> [PROBLEM STATEMENT]
From the listing below, reproduce word for word the part that opens with the line containing "covers the patterns" and closes with the line containing "gain and an"; reproduce nothing else.

----------------------------------------

# MNC-OOK wireless interface: multi-carrier, spread-spectrum digital transceiver for a wireless NoC

A wireless network-on-chip (WiNoC) links clusters of cores by on-chip radio. A
single-carrier on-off-keying (OOK) link at tens of Gb/s needs a very wide
receiver bandwidth. Narrowing that bandwidth saves power but raises the error
rate. This design avoids the trade-off in two ways:

* **Frequency division.** The link is split over four OOK carriers, f1..f4.
  Each carrier carries 8 chips per 312.5 MHz cycle, i.e. 2.5 Gchip/s.
* **Direct-sequence spreading.** On one carrier, several nodes can transmit at
  the same time. Each node spreads its bits with a different Hadamard code,
  and a receiver recovers one node's bits by correlating with that node's code.

This RTL is the digital part of one wireless interface (WI): the logic between
a router's 32-bit flit port and the four OOK modulators and four ADCs. The RF
front end is not part of it: oscillators, modulators, PAs, combiner, antenna,
LNAs, envelope detectors and ADCs.

## Communication patterns

Each carrier lane is configured on its own, separately for transmit and
receive, into one of three patterns (`mode_e` in `mnc_pkg`):

| pattern | use | data bits per 312.5 MHz cycle | chips per bit | flit time | rate per carrier |
|---|---|---|---|---|---|
| `MODE_UNI` | unicast / broadcast, one sender per carrier | 8 | 1 (no code) | 4 cycles | 2.5 Gb/s |
| `MODE_C4`  | multicast, 4-chip codes | 2 | 4 | 16 cycles | 625 Mb/s |
| `MODE_C8`  | multicast, 8-chip codes | 1 | 8 | 32 cycles | 312.5 Mb/s |

"Multicast" covers the patterns that need several senders on one carrier:
many-to-one, many-to-many and several unicasts at once. With all four lanes
uncoded, one interface sends 10 Gb/s. A 4-chip code gives 6 dB of processing
gain and an 8-chip code gives 9 dB. The longer code is more robust and leaves
more orthogonal codes free.

### Codes

Each size group has three codes, i = 1..3. That is enough for four nodes, of
which at most three transmit on one carrier. The codes are rows 1..3 of the
Sylvester Hadamard matrices of order 4 and 8. Chip k of row r is +1 when
popcount(r & k) is even; a +1 is sent as chip 1 (carrier on). Chip k sits at
bit k and chip 0 is sent first:

| index `code` | 4-chip code (bits 3..0) | 8-chip code (bits 7..0) |
|---|---|---|
| 0 (i=1) | `0101` | `01010101` |
| 1 (i=2) | `0011` | `00110011` |
| 2 (i=3) | `1001` | `10011001` |

Row 0 (all ones) is not used, because it is not balanced. `mnc_pkg::hadamard_row`
computes these rows; nothing is stored as a table.

## Data path of one carrier

```
 router flit (32b)
      |
  SER(32:1/2/8) --1b/2b--> DSSS encoder --8 chips--+
      |                                          Mux --> SER(8:1) --> chip @2.5 GHz --> OOK modulator f_i
      +-------------8b (uncoded)-------------------+

 ADC f_i: 8 x 4-bit samples per 312.5 MHz cycle
      +--> DSSS decoder --1b--> DESER(1:32) --> 1-flit buffer --+
      |                 --2b--> DESER(2:32) --> 1-flit buffer --+--> access control --> router
      +--> hard decision --8b--> DESER(8:32) --> 1-flit buffer --+
```

The access control sits across all four lanes. It holds the configuration,
hands each lane its code, switches off the sub-blocks the lane's pattern does
not use, steers router flits to lanes and merges received flits.

### Spreading (`dsss_encoder`)

The encoder holds a 4-bit and an 8-bit code register. A data bit 1 sends the
code C and a data bit 0 sends its complement ~C. In 4-chip mode the earlier
bit fills chips 0..3 and the later bit chips 4..7. The spreading is
combinational, so coded and uncoded words reach the Mux in the same cycle.

### Despreading (`dsss_decoder`)

The receiver is non-coherent: each ADC sample is the envelope on that carrier,
and each sender that has chip 1 adds its amplitude. The decoder correlates the
samples s_k with the code mapped to ±1:

```
corr = Σ_k (C[k] ? +s_k : −s_k)          (over chips 0..7, or 0..3 and 4..7)
bit  = corr > MARGIN · (chips / 2)
```

* A sender using this code gives `+A·chips/2` for a 1 and `−A·chips/2` for a 0.
* A sender using another code of the same size adds exactly 0. The codes are
  orthogonal and balanced, so any DC level cancels too.
* A silent carrier gives a correlation near 0. The small dead zone (`MARGIN`,
  default 1 ADC code per '+' chip) turns it into 0 bits, so an empty slot
  reads as an all-zero flit in the coded patterns, as it does when uncoded.

In uncoded mode the `hard_decision` slicer compares each sample with a fixed
mid-scale level (`HD_THRESHOLD` = 8 for the 4-bit ADC).

Amplitudes must not clip. The sum of the senders' envelopes has to stay within
the ADC range; otherwise codes no longer cancel. The front end's gain is
responsible for this.

## Slots, synchronisation and empty flits

Neither the transmitter nor the receiver adds a header. Flit boundaries come
from time:

1. **Configuration phase.** The host writes each lane's `{en, mode, code}`
   through `cfg_we`/`cfg_rx`/`cfg_lane`/`cfg_data` into shadow registers.
   `cfg_apply` then activates all of them at the next 312.5 MHz edge. All
   interfaces of the WiNoC are expected to apply at the same clock cycle.
2. **Transmit sync.** One 312.5 MHz cycle later, every transmitter lane starts
   a slot. From then on a slot lasts 4, 16 or 32 cycles, and a flit starts
   only at a slot boundary. If no flit is waiting, the slot is
   sent as silence (carrier off).
3. **Receive sync.** `RX_DELAY` cycles after the transmit sync, the receiver
   lanes treat the ADC word then present as the first of a slot. From then on,
   every 32/w decoded chunks make a flit.
4. **Empty slots.** A silent slot arrives as the all-zero flit. The receiver
   drops it and pulses `rx_idle_slot`. **The flit value 0 is therefore
   reserved**: a router must never send an all-zero flit.

`RX_DELAY` (default 3) is the link latency in 312.5 MHz cycles, measured from
a sender's slot start to the receiver's first ADC word. The default assumes an
ADC that adds no latency of its own. With a real converter and its pipeline,
set it to that converter's latency plus 3.

The radio has no back-pressure. If the router does not take a received flit
before the next flit of the same lane is complete, that next flit is lost and
`rx_overflow` pulses.

## Clocking and timing

There is one clock, `clk`, at the 2.5 GHz chip rate. The 312.5 MHz domain is
a clock enable, `ce`, high one cycle in eight, made by a 3-bit counter and
brought out as `adc_strobe`. Everything except `ser8` updates only on `ce`, so
those paths are 8-cycle multicycle paths for timing analysis.

Cycle-level behaviour, with cycles meaning `clk` cycles and strobes meaning
`ce` cycles:

* Each SER(32:1/2/8) has a one-flit holding register. `tx_ready` is high
  while the named lane's holding register is free, so the router port, which
  takes one flit per clk cycle, can keep all four lanes busy. A held flit
  enters the shift register at the next slot boundary. A lane with a backlog
  therefore takes a flit every 32, 128 or 256 cycles (uni / C4 / C8).
* Chip k of a word is on `tx_chip[i]` during the k-th cycle after the strobe
  edge that loaded it. Chip 0 of a flit's first chunk appears 8 cycles after
  the flit enters the shift register.
* `adc_samples[i]` must hold eight samples, with sample k for chip k, stable at
  the strobe edge. They are taken at that edge.
* From a flit entering the sender's shift register to the receiving router
  taking it there are `8·(32/w + 3) + 2` cycles (58, 154 or 282 cycles for
  w = 8, 2, 1). On top of that comes the wait in the holding register, up to
  one slot. This assumes an ADC model that completes its word on the strobe
  edge after the last chip. The end-to-end testbench checks this number.

## Access control (`access_control`)

* **Gating.** From the active configuration it drives per-lane enables:
  serializer, encoder and SER(8:1) on the transmit side; decoder, slicer and
  each deserializer/buffer pair on the receive side. Uncoded lanes run without
  encoder and decoder. Coded lanes run without the slicer. Disabled lanes are
  frozen and send nothing. The enables are clock enables; no clock-gating
  cells are inserted.
* **Transmit steering.** Each router flit names its carrier (`tx_lane`).
  `tx_ready` is that lane's ready. A flit for a disabled lane waits. A flit
  for a lane whose holding register is full blocks the port for the others
  until that lane's next slot boundary.
* **Receive merge.** The four lane outputs are merged round robin into one
  valid/ready stream, tagged with `rx_lane`.

Assertions check that at most one lane receives the router's flit, that a
lane is released only on a router handshake, and that a held buffer flit stays
stable.

## Where this RTL follows its source and where it chooses

Taken from the source description:

* four carriers;
* the transmit chain SER(32:1/2/8) → DSSS encoder → Mux → SER(8:1);
* the encoder built from 4- and 8-bit code registers that send the code or
  its complement;
* the 1-bit/8-chip and 2-bit/4-chip pairings, and uncoded 8-bit words for
  unicast/broadcast;
* the receiver of eight 4-bit samples per cycle feeding a DSSS decoder and a
  hard decision;
* DESER(1:32), DESER(2:32) and DESER(8:32), each with a one-flit buffer;
* an access control that switches off unused sub-blocks;
* the 312.5 MHz and 2.5 GHz rates, the 32-bit router width, and three codes
  per code size.

This design's own choices:

* the slot framing and sync scheme, and the reserved all-zero flit;
* the configuration port;
* the per-flit carrier index and round-robin merge;
* the holding register in front of each SER(32:1/2/8);
* the decoder. The source refers to an external decoder architecture without
  its channel compensation; here it is a plain correlator with a small dead
  zone;
* the hard-decision threshold;
* which Hadamard rows are used, the chip and bit order;
* drop-on-full buffers;
* reset values;
* one clock with an enable instead of two clocks;
* one SER(32:1/2/8) and one SER(8:1) per lane. The source draws each as one
  block spanning the four lanes.

Known limits:

* The uncoded rate is 10 Gb/s per interface, not the 16 Gb/s that
  single-carrier links reach.
* Flits left in the buffer of a pattern that is switched off stay there until
  that pattern is used again.
* Nothing here synchronises interfaces that are not driven by a common clock
  and apply signal.
* The source's BER curves, its area and power figures, and its processing
  gain come from analog models and from synthesis in a 28 nm library. None of
  these is checked here. The testbench channel is a simple sum of carrier
  amplitudes plus up to one ADC code of noise, not the channel model of the source.

## Files

| file | content |
|---|---|
| `rtl/mnc_pkg.sv` | widths, `mode_e`, `lane_cfg_t`, gate structs, Hadamard functions |
| `rtl/mnc_transceiver.sv` | top: clock enable, access control, 4 × (`tx_lane`, `rx_lane`) |
| `rtl/access_control.sv` | configuration, sync, gating, flit steering and merging |
| `rtl/tx_lane.sv` | `ser32` → `dsss_encoder` → Mux → `ser8` |
| `rtl/ser32.sv`, `rtl/dsss_encoder.sv`, `rtl/ser8.sv` | transmit sub-blocks |
| `rtl/rx_lane.sv` | `dsss_decoder`, `hard_decision`, 3 × `deser`, 3 × `flit_buffer` |
| `rtl/dsss_decoder.sv`, `rtl/hard_decision.sv`, `rtl/deser.sv`, `rtl/flit_buffer.sv` | receive sub-blocks |
| `tb/tb_<module>.sv` | one self-checking testbench per module |
| `tb/ook_channel_model.sv` | behavioural RF path and ADC, used by the end-to-end test |

Top parameters: `RX_DELAY` (3), `HD_THRESHOLD` (8) and `DEC_MARGIN` (1).
Widths (`FLIT_W` = 32, `N_LANES` = 4, 8 chips, 4-bit samples) are package
constants.

## Simulating

Each testbench prints `TB_RESULT checks=N failures=M` and stops itself through
a watchdog if it hangs. With Verilator 5:

```sh
verilator --binary --timing --assert --timescale 1ns/1ps -Wno-fatal \
  -Irtl -y rtl -y tb +libext+.sv --top-module tb_mnc_transceiver \
  rtl/mnc_pkg.sv tb/tb_mnc_transceiver.sv
./obj_dir/Vtb_mnc_transceiver
```

Replace the top module name to run another testbench. Lint the RTL with
`verilator --lint-only -Wall -Irtl rtl/mnc_pkg.sv rtl/mnc_transceiver.sv`.

`tb_mnc_transceiver` runs four interfaces at default parameters over a shared
channel model. The model sums the senders' envelopes per carrier, adds
one-code noise and makes 4-bit samples. The test goes through four
configuration phases:

* A: uncoded unicast and broadcast, with a router stall that forces overflows;
* B: 4-chip multicast with two senders on one carrier, next to an uncoded
  carrier;
* C: 8-chip multicast with three senders, plus 4-chip multicast with two;
* D: one node streaming uncoded on all four carriers at 10 Gb/s.

A scoreboard expects every flit at every node tuned to its carrier, pattern
and code, in order. It checks the latency from each flit's serializer load, the phase-D rate, and
that lost flits match the overflow pulses. It also counts each mechanism and requires
it at least once: each pattern, reconfiguration, broadcast, several codes on
one carrier, empty slots, overflow, receive-merge contention and gated
sub-blocks. It runs in about ten seconds.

----------------------------------------

> [RESULT OF THIS EXERCISE]
"Multicast" covers the patterns that need several senders on one carrier:
many-to-one, many-to-many and several unicasts at once. With all four lanes
uncoded, one interface sends 10 Gb/s. A 4-chip code gives 6 dB of processing
gain and an 8-chip code gives 9 dB. The longer code is more robust and leaves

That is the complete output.